In 2023, teams using an Engineering Management Platform (EMP) and a data-driven approach:
Devote 47% of their efforts to growth and innovation work (31% more than their non-EMP counterparts).
Increase visibility into what work is being done by 46%.
Deliver more software faster.
Source: Jellyfish State of Engineering Management report (2023)
By combining transparency and data, companies gain a deeper understanding of the unique workflows that comprise their SDLC processes. This demystifies R&D motions to their business stakeholders and unlocks a more strategic conversation about the relative tradeoffs of projects and resources.

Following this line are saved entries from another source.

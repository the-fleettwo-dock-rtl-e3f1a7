// fleet_ondeck: the On Deck controller of a dock.
//
// It decodes the instruction at the head of the pump and carries out the
// specification's on-deck table:
//   * An outer-looping instruction (OS=0) waits, while OLC>0, until the hatch
//     is sealed, i.e. until the whole loop body has entered the pump.
//   * It executes if its predicate holds and OLC>0. A setOuter with OS=1 is
//     the one exception: it ignores OLC, so that an epilogue can restart a
//     loop after OLC reached zero. Other one-shot instructions are treated
//     like the rest (predicate and OLC>0), as the specification says OLC
//     applies to all instructions but that one.
//   * When it retires, an OS=0 instruction is copied back into the pump if
//     OLC>0 (whether or not it executed); otherwise it is dropped.
//   * move is inner-looping: it executes ILC+1 times and leaves ILC=0. The
//     other instructions execute once in one cycle and leave ILC alone.
//   * A move with I=1 and one of Ti, Di, Do set is torpedoable while it
//     executes: a waiting torpedo then clears ILC and OLC (which unseals the
//     hatch), is consumed, and the move is dropped without a copy.
//
// One iteration of move runs through up to three steps, each waiting for
// its handshake: Ti (take a token from the token destination; output dock
// only, ignored at an input dock), Di (take a word from the data destination
// at an input dock or from the ship at an output dock; Dc also latches it in
// D), then the outputs. At an input dock, Do presents D to the ship and To
// sends a token to the fabric; at an output dock, Do sends D as a data packet
// and To sends a token packet (with both set one data packet is sent). The
// path is the move's path field, or D[11:1] when PD is set. Ti and Di may
// complete in the same cycle; outputs start the cycle after the last input
// completes, so that a word just latched is the one sent. An iteration with
// no waits takes one cycle; a non-move instruction takes one cycle.
//
// The move fields, the ordering of its steps, the treatment of the reserved
// predicate and OS=1 choices marked "to discuss" in the specification are this
// design's own. A torpedo withdraws an output offer that has not been taken.
module fleet_ondeck
  import fleet_pkg::*;
#(
  parameter bit          IS_OUTPUT = 1'b0,
  parameter int unsigned LC_W      = 14
) (
  input  logic   clk,
  input  logic   rst_n,
  // pump head (On Deck)
  input  logic   od_valid,
  input  instr_t od_instr,
  output logic   retire,
  output logic   recirc,
  input  logic   sealed,
  // loop counters
  input  logic [LC_W-1:0] ilc,
  input  logic [LC_W-1:0] olc,
  output logic   lc_torpedo,
  output logic   lc_set_inner,
  output logic   lc_set_outer,
  output logic   lc_dec_inner,
  output logic   lc_dec_outer,
  output logic [LC_W-1:0] lc_value,
  // flags
  output pred_e  pred,
  input  logic   pred_true,
  output logic   fl_set,
  output logic [5:0] fl_next_a,
  output logic [5:0] fl_next_b,
  output logic [5:0] fl_next_s,
  // data latch
  input  word_t  d,
  output logic   dl_capture,
  output word_t  dl_in,
  output logic   dl_lit_en,
  output op_e    dl_lit_op,
  output logic [1:0]  dl_sel,
  output logic [18:0] dl_literal,
  // torpedo destination
  input  logic   torp_valid,
  output logic   torp_ready,
  // fabric destination: data (input dock) or token (output dock)
  input  logic   fin_valid,
  output logic   fin_ready,
  input  word_t  fin_word,
  // fabric source
  output logic    fout_valid,
  input  logic    fout_ready,
  output packet_t fout_pkt,
  // ship side: to the ship (input dock) and from the ship (output dock)
  output logic   to_ship_valid,
  input  logic   to_ship_ready,
  output word_t  to_ship_data,
  input  logic   from_ship_valid,
  output logic   from_ship_ready,
  input  word_t  from_ship_data,
  // observation of what happened this cycle
  output logic   ev_torpedo,
  output logic   ev_wait_seal,
  output logic   ev_iter
);
  dec_t dc;
  logic olc_pos, exec_en, active, is_move, wait_seal, torp_fire;
  logic need_t, need_d, need_so, need_fo;
  logic t_done, d_done, so_done, fo_done;
  logic t_fire, d_fire, so_fire, fo_fire;
  logic t_cmp, d_cmp, out_start, out_ok, iter_done;
  logic src_valid;

  assign dc        = decode(od_instr);
  assign pred      = dc.pred;
  assign olc_pos   = (olc != '0);
  assign wait_seal = od_valid && !dc.os && olc_pos && !sealed;
  assign exec_en   = pred_true && (olc_pos || (dc.os && dc.op == OP_SETOUTER));
  assign active    = od_valid && !wait_seal;
  assign is_move   = (dc.op == OP_MOVE);

  // What each step of a move needs at this kind of dock.
  assign need_t  = IS_OUTPUT && dc.ti;
  assign need_d  = dc.di;
  assign need_so = !IS_OUTPUT && dc.dout;
  assign need_fo = IS_OUTPUT ? (dc.dout || dc.tout) : dc.tout;

  assign torp_fire = active && exec_en && is_move && dc.intr &&
                     (dc.ti || dc.di || dc.dout) && torp_valid;

  assign src_valid = IS_OUTPUT ? from_ship_valid : fin_valid;

  always_comb begin
    t_fire  = 1'b0; d_fire = 1'b0; so_fire = 1'b0; fo_fire = 1'b0;
    t_cmp   = 1'b0; d_cmp  = 1'b0; out_start = 1'b0; out_ok = 1'b0;
    fin_ready       = 1'b0;
    from_ship_ready = 1'b0;
    to_ship_valid   = 1'b0;
    fout_valid      = 1'b0;
    if (active && exec_en && is_move && !torp_fire) begin
      // Ti
      if (need_t && !t_done) begin
        fin_ready = 1'b1;
        t_fire    = fin_valid;
      end
      t_cmp = !need_t || t_done || t_fire;
      // Di
      if (need_d && !d_done && t_cmp) begin
        if (IS_OUTPUT) from_ship_ready = 1'b1;
        else           fin_ready       = 1'b1;
        d_fire = src_valid;
      end
      d_cmp = !need_d || d_done || d_fire;
      // outputs, once all inputs are in and latched
      out_start = t_cmp && (!need_d || d_done);
      if (need_so && !so_done && out_start) begin
        to_ship_valid = 1'b1;
        so_fire       = to_ship_ready;
      end
      if (need_fo && !fo_done && out_start) begin
        fout_valid = 1'b1;
        fo_fire    = fout_ready;
      end
      out_ok = (!need_so || so_done || so_fire) && (!need_fo || fo_done || fo_fire);
    end
  end

  assign iter_done = t_cmp && d_cmp && out_ok;

  assign to_ship_data   = d;
  assign fout_pkt.token = IS_OUTPUT ? !dc.dout : 1'b1;
  assign fout_pkt.path  = dc.pd ? d[PATH_W-1:0] : dc.path;
  assign fout_pkt.payload = d;

  assign dl_capture = d_fire && dc.dc;
  assign dl_in      = IS_OUTPUT ? from_ship_data : fin_word;
  assign dl_lit_en  = active && exec_en &&
                      (dc.op == OP_LITERAL || dc.op == OP_LITHI || dc.op == OP_LITLO);
  assign dl_lit_op  = dc.op;
  assign dl_sel     = dc.sel;
  assign dl_literal = dc.literal;

  assign fl_set    = active && exec_en && dc.op == OP_SETFLAGS;
  assign fl_next_a = dc.next_a;
  assign fl_next_b = dc.next_b;
  assign fl_next_s = dc.next_s;

  // Loop counter commands.
  logic lc_exec;
  assign lc_exec      = active && exec_en &&
                        (dc.op == OP_SETINNER || dc.op == OP_SETOUTER);
  assign lc_torpedo   = torp_fire;
  assign torp_ready   = torp_fire;
  assign lc_set_inner = lc_exec && dc.op == OP_SETINNER &&
                        (dc.lc_mode == LC_LITERAL || dc.lc_mode == LC_DATA);
  assign lc_set_outer = lc_exec && dc.op == OP_SETOUTER &&
                        (dc.lc_mode == LC_LITERAL || dc.lc_mode == LC_DATA);
  assign lc_dec_outer = lc_exec && dc.op == OP_SETOUTER && dc.lc_mode == LC_DEC;
  // A repeating move counts ILC down; setInner in decrement mode does too.
  assign lc_dec_inner = (lc_exec && dc.op == OP_SETINNER && dc.lc_mode == LC_DEC) ||
                        (active && exec_en && is_move && !torp_fire && iter_done &&
                         ilc != '0);
  assign lc_value     = (dc.lc_mode == LC_DATA) ? d[LC_W-1:0] : LC_W'(dc.lc_lit);

  // Retirement of the instruction on deck.
  always_comb begin
    retire = 1'b0;
    recirc = 1'b0;
    if (active) begin
      if (torp_fire) begin
        retire = 1'b1;
      end else if (exec_en && is_move) begin
        retire = iter_done && (ilc == '0);
        recirc = retire && !dc.os && olc_pos;
      end else begin
        retire = 1'b1;
        recirc = !dc.os && olc_pos;
      end
    end
  end

  // Step completion of the move in progress.
  always_ff @(posedge clk or negedge rst_n) begin
    if (!rst_n) begin
      t_done  <= 1'b0;
      d_done  <= 1'b0;
      so_done <= 1'b0;
      fo_done <= 1'b0;
    end else if (retire || iter_done || torp_fire) begin
      t_done  <= 1'b0;
      d_done  <= 1'b0;
      so_done <= 1'b0;
      fo_done <= 1'b0;
    end else begin
      if (t_fire)  t_done  <= 1'b1;
      if (d_fire)  d_done  <= 1'b1;
      if (so_fire) so_done <= 1'b1;
      if (fo_fire) fo_done <= 1'b1;
    end
  end

  assign ev_torpedo   = torp_fire;
  assign ev_wait_seal = wait_seal;
  assign ev_iter      = active && exec_en && is_move && !torp_fire && iter_done;

  // A copy is only written back together with a retirement.
  assert property (@(posedge clk) disable iff (!rst_n) recirc |-> retire);
  // Nothing retires from an empty pump.
  assert property (@(posedge clk) disable iff (!rst_n) retire |-> od_valid);

endmodule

At HashiCorp, we practice a mantra of “workflow over technology.” Progressively, we are driven to help platform teams achieve systemic improvement to delivery, not just in terms of speed but improved risk disposition and cost. However, it is common to find that some of the changes we introduce shift costs from one place to another or require pre-paying in automation upfront to reduce downstream operations costs. While we see tremendous successes with our customers, we find gaps in our understanding of the broader impact of our automation work at scale. As we work with folks like the brilliant teams at Jellyfish, we hope to understand the macro impact of the automation and workflow efforts that drive Platform Team value. If we automate the delivery of “Landing Zones” in a cloud vendor, we will improve some costs and governance. However, if Mean-time-to-deliver (idea to production) remains flat, we must have missed a bottleneck elsewhere in the software delivery chain (maybe networking?). How do we find that bottleneck? We cannot rely on purely human perceptions. Those feelings are essential but are much more helpful when balanced against quantitative data.
Conclusion
Beyond technical proficiency and cost awareness, we need to be more precise on what dollars are good dollars to spend vs. wasteful. In IT, we are inundated with an ocean of possibilities for improvement (in the Army, we called it a “target-rich environment”). How do we prioritize and choose where the dollars should flow? Our teams have many ideas and are emotionally committed to many paths. However, a clear view of what dollars already produce value and how new dollars could improve our outcomes will help mitigate our lousy decision-making. Does having good data mean we will stop making bad decisions? Certainly not. But it will help us recognize where we are producing waste and reduce the time to create a new opportunity.
As we consider the central role of the platform team, consider carefully how you measure and incent the team to drive optimization. Without clear goals and measures, these teams likely fall to picking favorite technologies rather than the most effective ones.